On nous serine depuis des mois que notre mode de scrutin majoritaire à deux tours est une horreur et que sa substitution par un mode de scrutin proportionnel est assurément la panacée. Les élections législatives allemandes du 23 février, qui ont connu une large participation (84 % des électeurs), nous démontrent le contraire.
Rappelons que le mode de scrutin allemand est un mode mixte très complexe, au sein duquel la proportionnelle est prépondérante. Une nouvelle fois, il n’a pas produit de majorité absolue. Voici les résultats des suffrages exprimés :
- chrétiens démocrates 28,6 %
- extrême droite 20,8 %
- sociaux-démocrates 16,4 %
- écologistes 11,6 %
- extrême gauche 8,8 %
- libéraux 4,3 %
Voici maintenant les sièges attribués :
- chrétiens démocrates 208
- extrême droite 152
- sociaux-démocrates 120
- écologistes 85
- extrême gauche 64
- autres 1
- libéraux 0 (car il faut recueillir au moins 5 % des suffrages exprimés pour obtenir des sièges, la proportionnelle allemande n’étant -heureusement- pas intégrale)
Le paysage politique allemand se trouve donc très fragmenté avec une forte présence des extrêmes. Les chrétiens-démocrates remportent une victoire, mais sans gloire (+4,5 % par rapport aux élections de 2021) en dépit de la déroute subie par les sociaux-démocrates (-9,3 %), les libéraux sont éjectés de la chambre basse (-7,2 %), les Ecologistes sont en baisse sensible (-3,2 %), mais c’est l’extrême gauche (+3,9 %) et avant tout l’extrême droite (plus qu’un doublement des suffrages reçus) qui tirent leur épingle du jeu.
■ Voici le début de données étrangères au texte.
// ldpc_cnu_block -- L parallel check node units (sum-product rule).
//
// One block row of the parity check matrix is processed per clock: lane i is
// the check node i of that block row and receives one variable-to-check
// message per slot (one slot per non-zero block of the row, slot_valid marks
// the slots the row uses). Each lane computes, for every used slot k,
//   sign_k = XOR of the signs of the other inputs
//   mag_k  = phi( sum_{j != k} phi(|q_j|) )
// with phi the tabulated ldpc_pkg::phi_q. The sum over all slots is formed
// once and each slot's own term is subtracted (saturated to 31 before the
// second phi). Unused slots contribute nothing and output 0.
//
// Purely combinational: the block reads from and writes back to the message
// register file in the same clock cycle. Processing L check nodes of one
// block row per clock follows the grouping the design uses (L nodes per
// group, m cycles for all check node updates); the arithmetic format and the
// sum-and-subtract form are this design's choices.
module ldpc_cnu_block
  import ldpc_pkg::*;
#(
  parameter int L = Z_MAX                   // lanes = expansion factor
) (
  input  logic           slot_valid [DC],   // slot k is a non-zero block of the row
  input  msg_t           v2c        [DC][L],// variable-to-check messages, check order
  output msg_t           c2v        [DC][L] // check-to-variable messages, check order
);

  localparam int SUMW = MAGW + $clog2(DC) + 1;

  always_comb begin
    for (int i = 0; i < L; i++) begin
      logic [MAGW-1:0] ph   [DC];
      logic            sg   [DC];
      logic [SUMW-1:0] sum;
      logic            sgn;
      sum = '0;
      sgn = 1'b0;
      for (int k = 0; k < DC; k++) begin
        logic [MAGW:0] a;
        a = v2c[k][i][W-1] ? (MAGW+1)'(-v2c[k][i]) : (MAGW+1)'(v2c[k][i]);
        if (a > (MAGW+1)'(MSG_MAX)) a = (MAGW+1)'(MSG_MAX);
        sg[k] = slot_valid[k] & v2c[k][i][W-1];
        ph[k] = slot_valid[k] ? phi_q(a[MAGW-1:0]) : '0;
        sum   = sum + SUMW'(ph[k]);
        sgn   = sgn ^ sg[k];
      end
      for (int k = 0; k < DC; k++) begin
        logic [SUMW-1:0] ext;
        logic [MAGW-1:0] m;
        ext = sum - SUMW'(ph[k]);
        m   = phi_q(ext > SUMW'(MSG_MAX) ? MAGW'(MSG_MAX) : ext[MAGW-1:0]);
        if (!slot_valid[k])      c2v[k][i] = '0;
        else if (sgn ^ sg[k])    c2v[k][i] = -msg_t'({1'b0, m});
        else                     c2v[k][i] = msg_t'({1'b0, m});
      end
    end
  end

endmodule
Le calcul est simple à faire. Aucun parti n’ayant à lui seul, et de loin, obtenu la majorité absolue qui se situe à 316 sièges, une coalition est nécessaire et il n’existe que deux possibilités : chrétiens-démocrates et extrême droite avec 360 sièges ou bien chrétiens-démocrates et sociaux-démocrates avec 328 sièges. Comme la première branche de l’alternative a été rejetée dès l’origine par la droite, il n’y aura d’autre choix que de former une coalition entre les chrétiens-démocrates et des sociaux-démocrates pourtant battus à plate couture et déconsidérés. Et comme Olaf Scholz était la tête de liste des sociaux-démocrates, il a été réélu député en dépit de son vibrant échec au gouvernement.
Magnifiques résultats du scrutin proportionnel que la constitution à l’issue des élections et dans le dos des électeurs d’une coalition contre nature ! Au fait, qu’en pensent nos constitutionnalistes de gauche (Anne-Charlène Bezzina, Benjamin Morel et autres) thuriféraires du scrutin proportionnel et omniprésents dans les médias ?
9 commentaires
La situation ne découle pas du scrutin proportionnel mais du bouchage de nez compulsif de la droite à l’égard de gens qui ont l’outrecuidance de vouloir être plus fermes qu’eux sur certains sujets et se voient de fait attribuer l’étiquette « extrême-droite ».
Cette situation ubuesque fait que les chrétiens-démocrates vont zapper 20% des électeurs et s’associer avec ceux qui ont amené le pays à voter massivement pour la droite de la droite.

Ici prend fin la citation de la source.